> [WORK REQUIRED]
Copy exactly the last part of the listing below, beginning at the line that contains "if (v == 1) begin" and including the final line.

━━━━━━━━━━━━━━━━━━━━

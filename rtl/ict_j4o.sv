// J4o processor: the odd half of the 1-D ICT(10,9,6,2,3,1).
//
// It multiplies (a7, a6, a5, a4) by the odd kernel
//   Y1 = 10a7 + 9a6 +  6a5 +  2a4     Y3 =  9a7 - 2a6 - 10a5 -  6a4
//   Y5 =  6a7 -10a6 +  2a5 +  9a4     Y7 =  2a7 - 6a6 +  9a5 - 10a4
// without multipliers, by splitting the kernel into a +-2 part, a +-8 part
// and a small correction (powers of two only), Y = 2*e + g:
//   d0 = a7 + a4, d2 = a6 + a5 (AE5)      d1 = a7 - a4, d3 = a5 - a6 (AE6)
//   e0 = d0 - d3, e3 = d1 + d2  (AE5)     e1 = d0 - d2, e2 = d3 - d1 (AE6)
//   f0 = a6 - 8a7, f2 = 8a6 + a4 (AE7)    f1 = a7 + 8a5, f3 = a5 + 8a4 (AE8)
//   g0 = 8d2 - f0, g2 = 8d0 - f2 (AE7)    g1 = 8d1 - f1, g3 = 8d3 - f3 (AE8)
//   Y(2i+1) = 2*e_i + g_i (AE9, in natural order Y1, Y3, Y5, Y7)
// The unit assignment (AE5 add/subtract, AE6 subtract, AE7/AE8 add/subtract,
// AE9 add), the registers SRA2, SRD1 (AE5), SRD2 (AE6), SRF1 (AE7), SRF2
// (AE8) and the use of wired shifts follow the chip; the exact split of the
// kernel into d, e, f, g terms and the slot schedule are this design's own.
// All five units do four operations per 4-slot period.
//
// Every register shifts on each Clk2 edge; a result of an operation started
// in slot t is in position k of its register in slot t+2+k.  Schedule (t = 0
// is the slot in which a4 is in SRA2[0]):
//   AE5: t=-1 d2, t=0 d0, t=2 e0, t=5 e3
//   AE6: t=-1 d3, t=0 d1, t=2 e1, t=5 e2
//   AE7: t=-2 f0, t=0 f2, t=1 g0, t=3 g2
//   AE8: t=-1 f1, t=0 f3, t=2 g1, t=5 g3
//   AE9: t=5 Y1, t=6 Y3, t=7 Y5, t=8 Y7
//
// Interface: a_in is shifted into SRA2 on every ce2 edge; ph is t mod 4.
// y1..y7 are taps holding the vector's odd coefficients during slot t = 10
// (ph = 2).
module ict_j4o #(
  parameter int W = 16
) (
  input  logic         clk,
  input  logic         ce2,
  input  logic [1:0]   ph,
  input  logic [W-1:0] a_in,
  output logic [W-1:0] y1,
  output logic [W-1:0] y3,
  output logic [W-1:0] y5,
  output logic [W-1:0] y7
);

  logic [W-1:0] sra2 [4];
  logic [W-1:0] srd1 [5];
  logic [W-1:0] srd2 [5];
  logic [W-1:0] srf1 [3];
  logic [W-1:0] srf2 [4];
  logic [W-1:0] sry  [4];

  function automatic logic [W-1:0] x2(input logic [W-1:0] v);
    return v << 1;
  endfunction
  function automatic logic [W-1:0] x8(input logic [W-1:0] v);
    return v << 3;
  endfunction

  logic [W-1:0] ae5_a, ae5_b, ae6_a, ae6_b, ae7_a, ae7_b, ae8_a, ae8_b, ae9_a, ae9_b;
  logic         ae5_s, ae7_s, ae8_s;
  logic [W-1:0] ae5_y, ae6_y, ae7_y, ae8_y, ae9_y;

  always_comb begin
    unique case (ph)
      2'd3: begin   // t = -1 (and 3)
        ae5_a = sra2[1];     ae5_b = sra2[0];    ae5_s = 1'b0;   // d2 = a6 + a5
        ae6_a = sra2[0];     ae6_b = sra2[1];                    // d3 = a5 - a6
        ae7_a = x8(srd1[1]); ae7_b = srf1[1];    ae7_s = 1'b1;   // g2 = 8d0 - f2
        ae8_a = sra2[2];     ae8_b = x8(sra2[0]); ae8_s = 1'b0;  // f1 = a7 + 8a5
        ae9_a = x2(srd2[0]); ae9_b = srf1[2];                    // Y5 = 2e2 + g2
      end
      2'd0: begin   // t = 0
        ae5_a = sra2[3];     ae5_b = sra2[0];    ae5_s = 1'b0;   // d0 = a7 + a4
        ae6_a = sra2[3];     ae6_b = sra2[0];                    // d1 = a7 - a4
        ae7_a = x8(sra2[2]); ae7_b = sra2[0];    ae7_s = 1'b0;   // f2 = 8a6 + a4
        ae8_a = sra2[1];     ae8_b = x8(sra2[0]); ae8_s = 1'b0;  // f3 = a5 + 8a4
        ae9_a = x2(srd1[1]); ae9_b = srf2[1];                    // Y7 = 2e3 + g3
      end
      2'd1: begin   // t = 1 and 5
        ae5_a = srd2[3];     ae5_b = srd1[4];    ae5_s = 1'b0;   // e3 = d1 + d2
        ae6_a = srd2[4];     ae6_b = srd2[3];                    // e2 = d3 - d1
        ae7_a = x8(srd1[0]); ae7_b = srf1[1];    ae7_s = 1'b1;   // g0 = 8d2 - f0
        ae8_a = x8(srd2[4]); ae8_b = srf2[3];    ae8_s = 1'b1;   // g3 = 8d3 - f3
        ae9_a = x2(srd1[1]); ae9_b = srf1[2];                    // Y1 = 2e0 + g0
      end
      default: begin // t = 2 (and -2)
        ae5_a = srd1[0];     ae5_b = srd2[1];    ae5_s = 1'b1;   // e0 = d0 - d3
        ae6_a = srd1[0];     ae6_b = srd1[1];                    // e1 = d0 - d2
        ae7_a = sra2[0];     ae7_b = x8(sra2[1]); ae7_s = 1'b1;  // f0 = a6 - 8a7
        ae8_a = x8(srd2[0]); ae8_b = srf2[1];    ae8_s = 1'b1;   // g1 = 8d1 - f1
        ae9_a = x2(srd2[2]); ae9_b = srf2[2];                    // Y3 = 2e1 + g1
      end
    endcase
  end

  bcl_addsub #(.W(W)) u_ae5 (.clk, .ce(ce2), .a(ae5_a), .b(ae5_b), .sub(ae5_s), .y(ae5_y));
  bcl_addsub #(.W(W)) u_ae6 (.clk, .ce(ce2), .a(ae6_a), .b(ae6_b), .sub(1'b1),  .y(ae6_y));
  bcl_addsub #(.W(W)) u_ae7 (.clk, .ce(ce2), .a(ae7_a), .b(ae7_b), .sub(ae7_s), .y(ae7_y));
  bcl_addsub #(.W(W)) u_ae8 (.clk, .ce(ce2), .a(ae8_a), .b(ae8_b), .sub(ae8_s), .y(ae8_y));
  bcl_addsub #(.W(W)) u_ae9 (.clk, .ce(ce2), .a(ae9_a), .b(ae9_b), .sub(1'b0),  .y(ae9_y));

  always_ff @(posedge clk) begin
    if (ce2) begin
      sra2[0] <= a_in;
      srd1[0] <= ae5_y;
      srd2[0] <= ae6_y;
      srf1[0] <= ae7_y;
      srf2[0] <= ae8_y;
      sry[0]  <= ae9_y;
      for (int i = 1; i < 4; i++) sra2[i] <= sra2[i-1];
      for (int i = 1; i < 5; i++) srd1[i] <= srd1[i-1];
      for (int i = 1; i < 5; i++) srd2[i] <= srd2[i-1];
      for (int i = 1; i < 3; i++) srf1[i] <= srf1[i-1];
      for (int i = 1; i < 4; i++) srf2[i] <= srf2[i-1];
      for (int i = 1; i < 4; i++) sry[i]  <= sry[i-1];
    end
  end

  assign y1 = sry[3];
  assign y3 = sry[2];
  assign y5 = sry[1];
  assign y7 = sry[0];

endmodule
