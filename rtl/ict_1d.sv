// 1-D J(10,9,6,2,3,1) processor: eight samples in, eight unnormalized ICT
// coefficients out, continuously, one sample and one coefficient per Clk1
// cycle.
//
// Structure (as in the chip): an input processor forms the sums a0..a3 and
// differences a7..a4 of mirrored sample pairs; the J4e processor turns the
// sums into the even coefficients and, in parallel, the J4o processor turns
// the differences into the odd coefficients; an output mixer puts them back
// in natural order at f_s.  The three processors run at f_s/2 (the Clk2
// enable ce2) and are stepped through the four slots of a vector period by
// the select signals M1 and M2.  No multipliers are used.
//
// Timing: sample x(n) of a vector must be presented in the Clk1 cycle where
// the sample counter {m2, m1, ~ce2} equals n.  Coefficient Y(k) of that
// vector leaves y in the cycle where the counter equals k, 40 Clk1
// cycles (five vector periods) after x(k) went in.  The output is W_IN + 7
// bits wide: the worst-case gain of a kernel row is 54, so six bits of
// growth would do; seven follow the growth of the add/shift network.
module ict_1d #(
  parameter int W_IN  = 9,
  parameter int W_OUT = W_IN + 7
) (
  input  logic             clk,
  input  logic             ce2,
  input  logic             m1,
  input  logic             m2,
  input  logic [W_IN-1:0]  x,
  output logic [W_OUT-1:0] y
);

  logic [1:0] sel, ph;
  assign sel = {m2, m1};
  assign ph  = sel - 2'd1;   // slot phase of the J4e/J4o schedules

  logic [W_OUT-1:0] a_even, a_odd;
  logic [W_OUT-1:0] y_even [4];
  logic [W_OUT-1:0] y_odd  [4];

  ict_input_proc #(.W_IN(W_IN), .W_OUT(W_OUT)) u_in (
    .clk, .ce2, .sel, .x, .a_even, .a_odd
  );

  ict_j4e #(.W(W_OUT)) u_j4e (
    .clk, .ce2, .ph, .a_in(a_even),
    .y0(y_even[0]), .y2(y_even[1]), .y4(y_even[2]), .y6(y_even[3])
  );

  ict_j4o #(.W(W_OUT)) u_j4o (
    .clk, .ce2, .ph, .a_in(a_odd),
    .y1(y_odd[0]), .y3(y_odd[1]), .y5(y_odd[2]), .y7(y_odd[3])
  );

  ict_out_mixer #(.W(W_OUT)) u_mix (
    .clk, .load(ce2 && sel == 2'd3), .idx({m2, m1, ~ce2}),
    .y_even, .y_odd, .y_out(y)
  );

endmodule
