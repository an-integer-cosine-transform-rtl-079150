// Self-checking test of the 1-D ICT processor, at the two sizes the 2-D
// processor uses: 9-bit samples (row pass) and 16-bit samples (column pass).
// Random vectors, plus extreme ones, stream in back to back; every output
// coefficient is compared with the direct product by the 8x8 kernel, and it
// must appear exactly 40 cycles after the sample with the same index, in
// natural order.  The Clk2 enable and the M1/M2 selects come from a cycle
// counter kept here.
module tb_ict_1d;
  import ict_ref_pkg::*;
  logic clk = 0;
  always #5 clk = ~clk;
  int checks = 0, failures = 0;

  localparam int NV  = 200;
  localparam int LAT = 40;

  logic        ce2, m1, m2;
  logic [8:0]  xa;
  logic [15:0] ya;
  logic [15:0] xb;
  logic [22:0] yb;

  ict_1d #(.W_IN(9))  dut_a (.clk, .ce2, .m1, .m2, .x(xa), .y(ya));
  ict_1d #(.W_IN(16)) dut_b (.clk, .ce2, .m1, .m2, .x(xb), .y(yb));

  longint sa [NV][8];
  longint sb [NV][8];
  longint ra [NV][8];
  longint rb [NV][8];

  initial begin
    #200000;
    failures++;
    $display("watchdog expired");
    $display("TB_RESULT checks=%0d failures=%0d", checks, failures);
    $finish;
  end

  initial begin
    for (int v = 0; v < NV; v++) begin
      for (int n = 0; n < 8; n++) begin
        sa[v][n] = longint'($urandom_range(0, 511)) - 256;
        sb[v][n] = longint'($urandom_range(0, 65535)) - 32768;
        if (v == 1) begin sa[v][n] = 255;  sb[v][n] = 32767;  end
        if (v == 2) begin sa[v][n] = -256; sb[v][n] = -32768; end
        if (v == 3) begin   // signs that maximize the odd rows
          sa[v][n] = (J[1][n] > 0) ? 255 : -256;
          sb[v][n] = (J[3][n] > 0) ? 32767 : -32768;
        end
      end
      ict1d(sa[v], ra[v]);
      ict1d(sb[v], rb[v]);
    end
    for (int c = 0; c < 8 * NV + LAT + 8; c++) begin
      @(negedge clk);
      ce2 = (c % 2 == 0);
      m1  = ((c / 2) % 2 == 1);
      m2  = ((c / 4) % 2 == 1);
      xa  = (c < 8 * NV) ? 9'(sa[c / 8][c % 8])  : '0;
      xb  = (c < 8 * NV) ? 16'(sb[c / 8][c % 8]) : '0;
      if (c >= LAT && (c - LAT) / 8 < NV) begin
        automatic int v = (c - LAT) / 8;
        automatic int k = (c - LAT) % 8;
        checks++;
        if (longint'($signed(ya)) != ra[v][k] || longint'($signed(yb)) != rb[v][k]) begin
          failures++;
          if (failures < 10)
            $display("vec %0d Y%0d: 9-bit got %0d exp %0d; 16-bit got %0d exp %0d",
                     v, k, $signed(ya), ra[v][k], $signed(yb), rb[v][k]);
        end
      end
    end
    $display("TB_RESULT checks=%0d failures=%0d", checks, failures);
    $finish;
  end
endmodule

━━━━━━━━━━━━━━━━━━━━

> [EXERCISE SOLUTION]
        if (v == 1) begin sa[v][n] = 255;  sb[v][n] = 32767;  end
        if (v == 2) begin sa[v][n] = -256; sb[v][n] = -32768; end
        if (v == 3) begin   // signs that maximize the odd rows
          sa[v][n] = (J[1][n] > 0) ? 255 : -256;
          sb[v][n] = (J[3][n] > 0) ? 32767 : -32768;
        end
      end
      ict1d(sa[v], ra[v]);
      ict1d(sb[v], rb[v]);
    end
    for (int c = 0; c < 8 * NV + LAT + 8; c++) begin
      @(negedge clk);
      ce2 = (c % 2 == 0);
      m1  = ((c / 2) % 2 == 1);
      m2  = ((c / 4) % 2 == 1);
      xa  = (c < 8 * NV) ? 9'(sa[c / 8][c % 8])  : '0;
      xb  = (c < 8 * NV) ? 16'(sb[c / 8][c % 8]) : '0;
      if (c >= LAT && (c - LAT) / 8 < NV) begin
        automatic int v = (c - LAT) / 8;
        automatic int k = (c - LAT) % 8;
        checks++;
        if (longint'($signed(ya)) != ra[v][k] || longint'($signed(yb)) != rb[v][k]) begin
          failures++;
          if (failures < 10)
            $display("vec %0d Y%0d: 9-bit got %0d exp %0d; 16-bit got %0d exp %0d",
                     v, k, $signed(ya), ra[v][k], $signed(yb), rb[v][k]);
        end
      end
    end
    $display("TB_RESULT checks=%0d failures=%0d", checks, failures);
    $finish;
  end
endmodule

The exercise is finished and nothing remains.